Its the untangling it all that got me....all in knots. I has always never been bother by tangles. I'm the person that has always said, you got tangles, give me your worst nightmare tangle....I'll take care if it.

No enthusiasm here! Thought I was go to be plying today.


----------



## Linda6885 (Feb 13, 2011)

wordancer said:


> Its the untangling it all that got me....all in knots. I has always never been bother by tangles. I'm the person that has always said, you got tangles, give me your worst nightmare tangle....I'll take care if it.
> 
> No enthusiasm here! Thought I was go to be plying today.


 :sm13:


----------



## Spooly (Oct 22, 2011)

That is disappointing. Hope you will be able to save it.


----------



## Cdambro (Dec 30, 2013)

Awwww...that is disappointing for you. Hopefully you can fix it. The colors are just beautiful. I think I would be sitting there crying, actually.


----------



## BirchPoint (Feb 12, 2016)

Sorry to hear of your yarn woes. Spit splice it would be. This has probably happened to all of us with wool staah, unfortunately.


----------



## run4fittness (May 22, 2011)

I had five hanks of yarn like that once. It seems to take me forever to get them spliced back together. The good thing is that it was a wool yarn and I was able to wet-splice it. I go with crying, and then laughing when you are finished.


----------



## wordancer (May 4, 2011)

I started detangleing it. Thanks for the support.


----------



## Teardrop (Oct 23, 2011)

I could almost hear your heart breaking. Hope it comes out well after all your work to splice it back together.


----------



## spins2knit (Jul 29, 2013)

Really disappointing. Best of luck with the salvage job.


----------



## Goodshepfarm (Jul 20, 2014)

Hope you manage to salvage it. So disappointing.


----------



## Cdambro (Dec 30, 2013)

wordancer said:


> I started detangleing it. Thanks for the support.

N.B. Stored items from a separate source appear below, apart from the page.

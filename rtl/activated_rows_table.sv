// activated_rows_table: the TAP's Activated Rows Table.
//
// One entry per independent bank (here per bank pair, 32 of them) records
// whether a row is open and which one. The DRAM runs in open page mode, so
// every operation that enters the operation queue leaves its row open in its
// bank: the TAP writes (upd_bank, upd_row) here in that cycle. A write is
// sent on only if its row is the open one (lookup port). A REFRESH closes all
// rows, so refresh_i clears every entry. Entries start closed after reset.
// Structure follows the document; the refresh clear and reset state are this
// design's choices.
//
// Timing: lookup is combinational; update and refresh take effect at the
// next clock edge (update wins over refresh in the same cycle for its bank).
module activated_rows_table
  import tap_pkg::*;
#(
  parameter int unsigned NB = N_BANKS
) (
  input  logic  clk,
  input  logic  rst_n,
  // lookup
  input  logic [$clog2(NB)-1:0] lk_bank,
  input  row_t  lk_row,
  output logic  lk_hit,
  // update from the operation entering the operation queue
  input  logic  upd_valid,
  input  logic [$clog2(NB)-1:0] upd_bank,
  input  row_t  upd_row,
  // close all rows
  input  logic  refresh_i
);

  logic [NB-1:0] open_q;
  row_t          row_q [NB];

  assign lk_hit = open_q[lk_bank] && (row_q[lk_bank] == lk_row);

  always_ff @(posedge clk or negedge rst_n) begin
    if (!rst_n) begin
      open_q <= '0;
    end else begin
      if (refresh_i) open_q <= '0;
      if (upd_valid) open_q[upd_bank] <= 1'b1;
    end
  end

  always_ff @(posedge clk) begin
    if (upd_valid) row_q[upd_bank] <= upd_row;
  end

endmodule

I have to say, I admire your sticktoitness. I know when you get done, it will be just beautiful!


----------



## wordancer (May 4, 2011)

Cdambro said:


> I have to say, I admire your sticktoitness. I know when you get done, it will be just beautiful!


Thanks, I think I have to be stubborn about it ...grit my teeth, grrr
:sm23:


----------



## Ermdog (Apr 24, 2014)

What a disappointment.


----------



## sockyarn (Jan 26, 2011)

I would be doing some fast Russian joins on that one. To beautiful to lose.


----------



## spinninggill (Apr 9, 2011)

Sympathies - that happened to me too recently, when winding off a commercial cone to ply up for Dorset buttons for a customer. Sooooo frustrating.


----------



## henhouse2011 (Feb 20, 2011)

Please don't vomit,that is too severe. But copious tears and a bottle of spirits are warranted. I had some yarn from Elann that waited a few years for me to find the perfect use. The color was called plum but it was a brown plum. When I decided to use it I found lots of shredded parts. I plied it with a brown machine knitting yarn. Wherever there was a break or thin part I overlapped the ends and wound the good yarn back and forth over that area to make a bump reinforcing it. Turned out very nice. I knit a sweater with a circular garter stitch yoke. I found a yarn with some metallic in it that matched very well and set the yoke off. Subtle but looked great and it always gets compliments. Stubborn is the cure all right. I bet you come up with something great. You are starting off with a much prettier color than I did.


----------



## wordancer (May 4, 2011)

henhouse2011 said:


> Please don't vomit,that is too severe.


You are right just that that sinking feeling in a out of my stomach was rather intense for a few... Thanks for your story of your yarn misadventure!

Thanks everyone!


----------



## wordancer (May 4, 2011)

Whew, first skein done, on the wheel putting a bit of twist in it. Should be ready to ply with the dark purple, tonight? Tomorrow morn? I only worked it maybe 30--45 minutes at a time over the last several days
Did finish spinning all four ounces of the dark purple, 2 Oz's each on 2 bobbins.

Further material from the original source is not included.